Sunday Services

Sunday Services

Sunday, April 29 – 9 and 11 a.m. – An Interweaving of Traditions –Rabbi Naomi Steinberg

Rabbi Naomi will share her experience as a long-time practitioner of Siddha Yoga, a path of meditation and devotion. The program includes some of the Rabbi’s original mystical tales, Hebrew chants, and brief meditation practice. This service is in memory of Swami Girijananda.

Sunday, May 6 – 9 and 11a.m. – Music Sunday – HUUF Choir

Elisabeth Harrington, the Choir and several musicians and vocalists from the congregation will be featured in this service that will feed our spirits with song.

Sunday, May 13 – 9 and 11 a.m. – Women Against War – Rev. Bryan Jessup and Veronica Galiani

In this service we will remember Julia Ward Howe and her famous “Mother’s Day Proclamation” of 1872. In that proclamation she used her public fame as an author to bring to everyone’s attention, humanity’s addiction to war and the necessity for mothers, and all other people, to overcome that addiction.

Sunday, May 20 – 9 and 11 a.m. – Being Decidedly Uncertain – Jan Ögren

How do we balance knowing who we are with being open to change? How can we hold passionately onto our beliefs and values and be accepting of other views? While many religions try to offer answers, Unitarian Universalism encourages a personal search for truth and meaning – a continual opening to the unknown. This morning we’ll explore some tools for navigating life’s uncertain journey.

Jan Ögren is a licensed psychotherapist, international author and storyteller. A lifelong UU, she has spoken at many UU congregations and several of her sermons have won awards from the Pacific Central District. Her novel, “Dividing Worlds,” features a UU protagonist, and her recent book, “Dragon Magic: Amazing Fables for All Ages,” features stories shared with UU congregations.

NOTE: Beginning May 27 there will be only one service at 10:00 a.m. until September.

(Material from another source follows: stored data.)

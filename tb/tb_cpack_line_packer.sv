// tb_cpack_line_packer: sends lines of 8 random-length pairs (4 to 68 bits,
// zero past their length) into the packer, with idle cycles and
// back-to-back lines, and checks that line_valid comes exactly one cycle
// after the last pair and that line_bits/line_len equal the concatenation of
// the pairs. Lines longer than the 512 uncompressed bits occur on purpose.
module tb_cpack_line_packer;
  import cpack_pkg::*;

  localparam int LINE_WORDS = 16;
  localparam int LINE_PAIRS = LINE_WORDS / 2;
  localparam int LINE_BITS  = LINE_PAIRS * PAIR_W;

  logic                 clk = 0, rst_n = 0;
  logic                 in_valid, in_first;
  logic [PAIR_W-1:0]    in_pair;
  logic [6:0]           in_len;
  logic                 line_valid;
  logic [LINE_BITS-1:0] line_bits;
  logic [9:0]           line_len;
  int checks = 0, failures = 0;
  int long_lines = 0;

  cpack_line_packer #(.LINE_WORDS(LINE_WORDS)) dut (
    .clk(clk), .rst_n(rst_n), .in_valid(in_valid), .in_first(in_first),
    .in_pair(in_pair), .in_len(in_len), .line_valid(line_valid),
    .line_bits(line_bits), .line_len(line_len));

  always #5 clk = ~clk;

  initial begin
    #2000000;
    failures++;
    $display("watchdog expired");
    $display("TB_RESULT checks=%0d failures=%0d", checks, failures);
    $finish;
  end

  bit                   nxt_done = 0, exp_done = 0;
  logic [LINE_BITS-1:0] nxt_bits, exp_bits;
  int                   nxt_len, exp_len;

  always @(posedge clk) begin
    exp_done <= nxt_done; exp_bits <= nxt_bits; exp_len <= nxt_len;
  end

  always @(negedge clk) if (rst_n) begin
    checks++;
    if (line_valid != exp_done) begin
      failures++;
      $display("FAIL line_valid %0b expected %0b at %0t", line_valid, exp_done, $time);
    end else if (exp_done) begin
      checks++;
      if (line_bits != exp_bits || line_len != 10'(exp_len)) begin
        failures++;
        if (failures < 10) $display("FAIL line len %0d expected %0d", line_len, exp_len);
      end
    end
  end

  initial begin
    in_valid = 0; in_first = 0; in_pair = '0; in_len = '0;
    repeat (2) @(posedge clk);
    #1 rst_n = 1;
    for (int line = 0; line < 400; line++) begin
      automatic bit q[$];
      for (int p = 0; p < LINE_PAIRS; p++) begin
        automatic int len = (line % 5 == 0) ? $urandom_range(60, 68) : $urandom_range(4, 68);
        automatic logic [PAIR_W-1:0] v = {$urandom, $urandom, 4'($urandom)};
        while ($urandom_range(0, 4) == 0) begin
          @(posedge clk);
          #1 in_valid = 0; nxt_done = 0;
        end
        for (int i = 0; i < PAIR_W - len; i++) v[i] = 1'b0;
        for (int i = 0; i < len; i++) q.push_back(v[PAIR_W-1-i]);
        @(posedge clk);
        #1;
        in_valid = 1; in_first = (p == 0); in_pair = v; in_len = 7'(len);
        nxt_done = (p == LINE_PAIRS - 1);
        if (nxt_done) begin
          nxt_bits = '0;
          foreach (q[i]) nxt_bits[LINE_BITS-1-i] = q[i];
          nxt_len = q.size();
          if (q.size() > 512) long_lines++;
        end
      end
    end
    @(posedge clk);
    #1 in_valid = 0; nxt_done = 0;
    repeat (3) @(posedge clk);
    checks++;
    if (long_lines == 0) begin failures++; $display("FAIL no line above 512 bits"); end
    $display("TB_RESULT checks=%0d failures=%0d", checks, failures);
    $finish;
  end
endmodule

Sunday, May 27 – 10 a.m. – Memorial Day, People and Events Worth Remembering – Rev. Bryan Jessup

What is it that makes people and events worth remembering on Memorial Day? Is it just good deeds and kindness, or do we also learn from monumental mistakes and tragic miscalculation? Might past errors teach us something about repentance and forgiveness? Might recovery from errors teach us something about hope?